- _Problem details_: From the data below, copy exactly the lines that lie between the one holding "table, for a" and the one holding "logic we, wfield, inv;", including both, and nothing more.

────

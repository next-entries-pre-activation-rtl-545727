// tb_decay_ctrl: decay controller with 4 entries, a 16-cycle decay interval
// and 2-bit local counters (global interval 4 cycles).
// Reference: the number of global ticks seen since an entry's last access;
// a tick finding 3 earlier ticks since the last access deactivates it. Also
// checks the tick period and that a single access is followed by a
// deactivation between 12 and 16 cycles later.
module tb_decay_ctrl;
  localparam int N = 4, DI = 16, GI = 4;
  logic clk = 0, rst_n = 0;
  always #5 clk = ~clk;
  logic [N-1:0] access, deact;
  logic tick;
  int ticks_since [N];
  int checks = 0, failures = 0;

  decay_ctrl #(.ENTRIES(N), .DECAY_INTERVAL(DI), .LOCAL_BITS(2)) dut (.clk, .rst_n, .access, .tick, .deact);

  initial begin
    repeat (20000) @(posedge clk);
    failures++;
    $display("watchdog expired");
    $display("TB_RESULT checks=%0d failures=%0d", checks, failures);
    $finish;
  end

  initial begin
    int cyc, last_acc, fired;
    bit tk;
    access = '0;
    repeat (2) @(posedge clk);
    #1 rst_n = 1;
    for (int i = 0; i < N; i++) ticks_since[i] = 3;
    cyc = 0;
    // random phase
    for (int c = 0; c < 4000; c++) begin
      for (int i = 0; i < N; i++) access[i] = ($urandom % 23) == 0;
      #1;
      checks++;
      if (tick !== ((cyc % GI) == GI - 1)) begin failures++; if (failures < 10) $display("FAIL tick at %0d", cyc); end
      for (int i = 0; i < N; i++) begin
        bit e;
        e = tick && !access[i] && ticks_since[i] >= 3;
        checks++;
        if (deact[i] !== e) begin failures++; if (failures < 10) $display("FAIL deact[%0d] at %0d got %0d ts %0d acc %0d cnt %0d", i, cyc, deact[i], ticks_since[i], access[i], dut.lcnt_q[i]); end
      end
      tk = tick;
      @(posedge clk); #1;
      for (int i = 0; i < N; i++)
        if (access[i]) ticks_since[i] = 0;
        else if (tk) ticks_since[i]++;
      cyc++;
    end
    // directed: one access, measure time to deactivation
    for (int k = 0; k < GI; k++) begin
      access = '0; access[0] = 1'b1;
      @(posedge clk); #1;
      access = '0;
      last_acc = 0; fired = -1;
      for (int c = 1; c <= 40 && fired < 0; c++) begin
        if (deact[0]) fired = c;
        @(posedge clk); #1;
      end
      checks++;
      if (fired <= DI - GI || fired > DI) begin failures++; $display("FAIL decay time %0d", fired); end
      repeat (k + 1) @(posedge clk);
      #1;
    end
    $display("TB_RESULT checks=%0d failures=%0d", checks, failures);
    $finish;
  end
endmodule
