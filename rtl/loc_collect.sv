// loc_collect: next BTB location collection (Location Register and DIR bit).
//
// The location of a branch's successor is only known when that successor is
// resolved. The Location Register (LR) therefore keeps the BTB location of
// the last resolved branch that is in the BTB, and the DIR bit keeps what is
// needed to decide how its NBET entry is written when the next BTB-resident
// branch resolves (up_inbtb). Then the new branch's location (up_idx) is
// written into NBET[LR] and LR/DIR are loaded with the new branch.
//
// TWO_DIR = 0 (default, one-direction NBET): DIR records whether the branch in
//   LR changed its predicted direction or was newly allocated (its field is
//   still empty). The NBET is written only when DIR is set.
// TWO_DIR = 1 (two-direction NBET): DIR records the branch's resolved
//   direction and selects the field written (0 = taken, 1 = not taken). The
//   NBET is written on every BTB-resident branch.
//
// Interface: up_* come from the BTB update port in the same cycle; nbet_we,
// nbet_wfield, nbet_waddr, nbet_wdata drive the NBET write port
// combinationally; lr_valid and lr go to the deactivation gating. Branches
// that are not in the BTB after their update leave LR untouched (own choice:
// they have no location). Treating a new allocation as a direction change
// follows the published statement that a new taken branch records its
// taken-path successor.
module loc_collect #(
  parameter int unsigned ENTRIES = btb_pkg::BTB_ENTRIES_DEF,
  parameter bit          TWO_DIR = 1'b0,
  localparam int unsigned IDX_W  = $clog2(ENTRIES)
) (
  input  logic             clk,
  input  logic             rst_n,
  input  logic             up_inbtb,
  input  logic [IDX_W-1:0] up_idx,
  input  logic             up_taken,
  input  logic             up_changed,
  input  logic             up_alloc,
  output logic             nbet_we,
  output logic             nbet_wfield,
  output logic [IDX_W-1:0] nbet_waddr,
  output logic [IDX_W-1:0] nbet_wdata,
  output logic             lr_valid,
  output logic [IDX_W-1:0] lr
);
  logic dir_q;

  always_ff @(posedge clk) begin
    if (!rst_n) begin
      lr_valid <= 1'b0;
      lr       <= '0;
      dir_q    <= 1'b0;
    end else if (up_inbtb) begin
      lr_valid <= 1'b1;
      lr       <= up_idx;
      dir_q    <= TWO_DIR ? !up_taken : (up_changed | up_alloc);
    end
  end

  assign nbet_we     = up_inbtb && lr_valid && (TWO_DIR || dir_q);
  assign nbet_wfield = TWO_DIR && dir_q;
  assign nbet_waddr  = lr;
  assign nbet_wdata  = up_idx;
endmodule
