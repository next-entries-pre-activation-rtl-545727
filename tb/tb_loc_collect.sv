// tb_loc_collect: drives a sequence of resolved branches into a
// one-direction instance (design default) and a two-direction instance.
// One-direction: the location of each BTB-resident branch is written into the
// entry of the previous one only if that one changed its predicted direction
// or was newly allocated. Two-direction: it is always written, into the field
// of the previous branch's resolved direction. Branches not in the BTB are
// skipped by both.
module tb_loc_collect;
  logic clk = 0, rst_n = 0;
  always #5 clk = ~clk;
  logic up_inbtb, up_taken, up_changed, up_alloc;
  logic [5:0] up_idx;
  logic we1, wf1, lv1, we2, wf2, lv2;
  logic [5:0] wa1, wd1, lr1, wa2, wd2, lr2;
  int checks = 0, failures = 0;

  loc_collect #(.ENTRIES(64)) dut1 (.clk, .rst_n, .up_inbtb, .up_idx, .up_taken, .up_changed, .up_alloc,
    .nbet_we(we1), .nbet_wfield(wf1), .nbet_waddr(wa1), .nbet_wdata(wd1), .lr_valid(lv1), .lr(lr1));
  loc_collect #(.ENTRIES(64), .TWO_DIR(1'b1)) dut2 (.clk, .rst_n, .up_inbtb, .up_idx, .up_taken, .up_changed, .up_alloc,
    .nbet_we(we2), .nbet_wfield(wf2), .nbet_waddr(wa2), .nbet_wdata(wd2), .lr_valid(lv2), .lr(lr2));

  initial begin
    repeat (20000) @(posedge clk);
    failures++;
    $display("watchdog expired");
    $display("TB_RESULT checks=%0d failures=%0d", checks, failures);
    $finish;
  end

  task automatic chk(input bit ok, input string msg);
    checks++;
    if (!ok) begin failures++; if (failures < 15) $display("FAIL @%0t: %s", $time, msg); end
  endtask

  // reference
  bit   r_valid = 0, r_chg = 0, r_tk = 0;
  logic [5:0] r_lr = 0;

  initial begin
    up_inbtb = 0; up_idx = 0; up_taken = 0; up_changed = 0; up_alloc = 0;
    repeat (2) @(posedge clk);
    #1 rst_n = 1;
    chk(!lv1 && !we1 && !lv2 && !we2, "reset");
    // directed: alloc A(5) taken, then B(9) -> one-direction writes NBET[5]=9
    up_inbtb = 1; up_idx = 5; up_alloc = 1; up_taken = 1; #1;
    chk(!we1 && !we2, "first branch writes nothing");
    @(posedge clk); #1;
    up_idx = 9; up_alloc = 0; up_changed = 0; up_taken = 0; #1;
    chk(we1 && wa1 == 5 && wd1 == 9, "alloc write");
    chk(we2 && wa2 == 5 && wd2 == 9 && wf2 == 0, "two-direction write into taken field");
    @(posedge clk); #1;
    // B unchanged, not taken -> C(12): one-direction silent, two-direction NT field
    up_idx = 12; #1;
    chk(!we1, "no write without change");
    chk(we2 && wa2 == 9 && wf2 == 1, "two-direction write into not-taken field");
    @(posedge clk); #1;
    r_valid = 1; r_lr = 12; r_chg = 0; r_tk = 0;
    for (int c = 0; c < 3000; c++) begin
      up_inbtb   = 1'($urandom);
      up_idx     = 6'($urandom);
      up_taken   = 1'($urandom);
      up_changed = ($urandom % 5) == 0;
      up_alloc   = ($urandom % 7) == 0;
      #1;
      chk(we1 == (up_inbtb && r_valid && r_chg), "we one-direction");
      if (we1) chk(wa1 == r_lr && wd1 == up_idx, "addr/data one-direction");
      chk(we2 == (up_inbtb && r_valid), "we two-direction");
      if (we2) chk(wa2 == r_lr && wd2 == up_idx && wf2 == !r_tk, "addr/data/field two-direction");
      chk(lv1 == r_valid && lv2 == r_valid && (!r_valid || (lr1 == r_lr && lr2 == r_lr)), "LR");
      @(posedge clk); #1;
      if (up_inbtb) begin r_valid = 1; r_lr = up_idx; r_chg = up_changed || up_alloc; r_tk = up_taken; end
    end
    $display("TB_RESULT checks=%0d failures=%0d", checks, failures);
    $finish;
  end
endmodule
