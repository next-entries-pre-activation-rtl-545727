// nbet: Next BTB Entry Table.
//
// One entry per BTB entry, at the same index. Each entry has FIELDS fields of
// {valid, BTB location}. With FIELDS = 1 (the default, one-direction scheme)
// the single field holds the location of the branch that followed this branch
// along its predicted direction. With FIELDS = 2 (two-direction scheme) field
// 0 holds the successor along the taken path and field 1 the successor along
// the not-taken path. Ports:
//   - write port (we/wfield/waddr/wdata), independent of the BTB, driven by
//     the location collection circuit; sets the written field valid (wfield
//     selects the field, and is ignored when FIELDS = 1);
//   - invalidate port (inv/inv_addr): the BTB entry at that index was
//     replaced, so all its fields are cleared; this wins over a write to the
//     same entry in the same cycle, since that write belongs to the evicted
//     branch;
//   - read port (raddr -> rvalid/rdata per field), combinational, used by the
//     NBET lookup one cycle after a BTB hit.
// All fields are invalid after reset, as in the published scheme. Priority of
// invalidation and the combinational read are this design's own choices.
module nbet #(
  parameter int unsigned ENTRIES = btb_pkg::BTB_ENTRIES_DEF,
  parameter int unsigned FIELDS  = 1,
  localparam int unsigned IDX_W  = $clog2(ENTRIES)
) (
  input  logic                          clk,
  input  logic                          rst_n,
  input  logic                          we,
  input  logic                          wfield,
  input  logic [IDX_W-1:0]              waddr,
  input  logic [IDX_W-1:0]              wdata,
  input  logic                          inv,
  input  logic [IDX_W-1:0]              inv_addr,
  input  logic [IDX_W-1:0]              raddr,
  output logic [FIELDS-1:0]             rvalid,
  output logic [FIELDS-1:0][IDX_W-1:0]  rdata
);
  logic [ENTRIES-1:0] valid_q [FIELDS];
  logic [IDX_W-1:0]   loc_q   [FIELDS][ENTRIES];
  logic [FIELDS-1:0]  wsel;

  assign wsel = (FIELDS == 1) ? FIELDS'(1) : FIELDS'(1) << wfield;

  for (genvar f = 0; f < FIELDS; f++) begin : g_field
    always_ff @(posedge clk) begin
      if (!rst_n) begin
        valid_q[f] <= '0;
      end else begin
        if (we && wsel[f]) valid_q[f][waddr] <= 1'b1;
        if (inv) valid_q[f][inv_addr] <= 1'b0;
      end
    end

    always_ff @(posedge clk) begin
      if (we && wsel[f]) loc_q[f][waddr] <= wdata;
    end

    assign rvalid[f] = valid_q[f][raddr];
    assign rdata[f]  = loc_q[f][raddr];
  end
endmodule
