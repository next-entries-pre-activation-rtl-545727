// tb_nbet: random writes, invalidations and reads on a 32-entry table, for a
// one-field table (the design default) and a two-field table side by side,
// each compared with a reference array. Checks that all fields are invalid
// after reset, that the field select steers two-field writes, and that an
// invalidation wins over a write to the same entry.
module tb_nbet;
  localparam int N = 32;
  logic clk = 0, rst_n = 0;
  always #5 clk = ~clk;
  logic we, wfield, inv;
  logic [4:0] waddr, wdata, inv_addr, raddr;
  logic [0:0]      rv1;
  logic [0:0][4:0] rd1;
  logic [1:0]      rv2;
  logic [1:0][4:0] rd2;
  bit   mv [3][N];      // [0]: one-field table, [1],[2]: two-field table fields
  logic [4:0] ml [3][N];
  int checks = 0, failures = 0;

  nbet #(.ENTRIES(N))              dut1 (.clk, .rst_n, .we, .wfield, .waddr, .wdata, .inv, .inv_addr, .raddr, .rvalid(rv1), .rdata(rd1));
  nbet #(.ENTRIES(N), .FIELDS(2))  dut2 (.clk, .rst_n, .we, .wfield, .waddr, .wdata, .inv, .inv_addr, .raddr, .rvalid(rv2), .rdata(rd2));

  initial begin
    repeat (20000) @(posedge clk);
    failures++;
    $display("watchdog expired");
    $display("TB_RESULT checks=%0d failures=%0d", checks, failures);
    $finish;
  end

  task automatic cmp(input int f, input logic v, input logic [4:0] d, input string name);
    checks++;
    if (v !== mv[f][raddr] || (mv[f][raddr] && d !== ml[f][raddr])) begin
      failures++;
      if (failures < 10) $display("FAIL %s read %0d: %0d/%0d exp %0d/%0d", name, raddr, v, d, mv[f][raddr], ml[f][raddr]);
    end
  endtask

  initial begin
    we = 0; wfield = 0; inv = 0; waddr = 0; wdata = 0; inv_addr = 0; raddr = 0;
    repeat (2) @(posedge clk);
    #1 rst_n = 1;
    for (int i = 0; i < N; i++) begin
      raddr = 5'(i); #1;
      checks++; if (rv1 != 0 || rv2 != 0) begin failures++; $display("FAIL valid after reset %0d", i); end
      for (int f = 0; f < 3; f++) mv[f][i] = 0;
    end
    // invalidate beats write on the same entry
    we = 1; waddr = 7; wdata = 9; wfield = 1; inv = 1; inv_addr = 7;
    @(posedge clk); #1;
    we = 0; inv = 0; raddr = 7; #1;
    checks++; if (rv1 != 0 || rv2 != 0) begin failures++; $display("FAIL invalidate priority"); end
    for (int c = 0; c < 3000; c++) begin
      we = 1'($urandom); wfield = 1'($urandom); waddr = 5'($urandom); wdata = 5'($urandom);
      inv = ($urandom % 4) == 0; inv_addr = 5'($urandom);
      raddr = 5'($urandom);
      #1;
      cmp(0, rv1[0], rd1[0], "1-field");
      cmp(1, rv2[0], rd2[0], "2-field taken");
      cmp(2, rv2[1], rd2[1], "2-field not-taken");
      @(posedge clk); #1;
      if (we) begin
        mv[0][waddr] = 1; ml[0][waddr] = wdata;
        mv[1 + int'(wfield)][waddr] = 1; ml[1 + int'(wfield)][waddr] = wdata;
      end
      if (inv) for (int f = 0; f < 3; f++) mv[f][inv_addr] = 0;
    end
    $display("TB_RESULT checks=%0d failures=%0d", checks, failures);
    $finish;
  end
endmodule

────

- _Your solution_:
// tb_nbet: random writes, invalidations and reads on a 32-entry table, for a
// one-field table (the design default) and a two-field table side by side,
// each compared with a reference array. Checks that all fields are invalid
// after reset, that the field select steers two-field writes, and that an
// invalidation wins over a write to the same entry.
module tb_nbet;
  localparam int N = 32;
  logic clk = 0, rst_n = 0;
  always #5 clk = ~clk;
  logic we, wfield, inv;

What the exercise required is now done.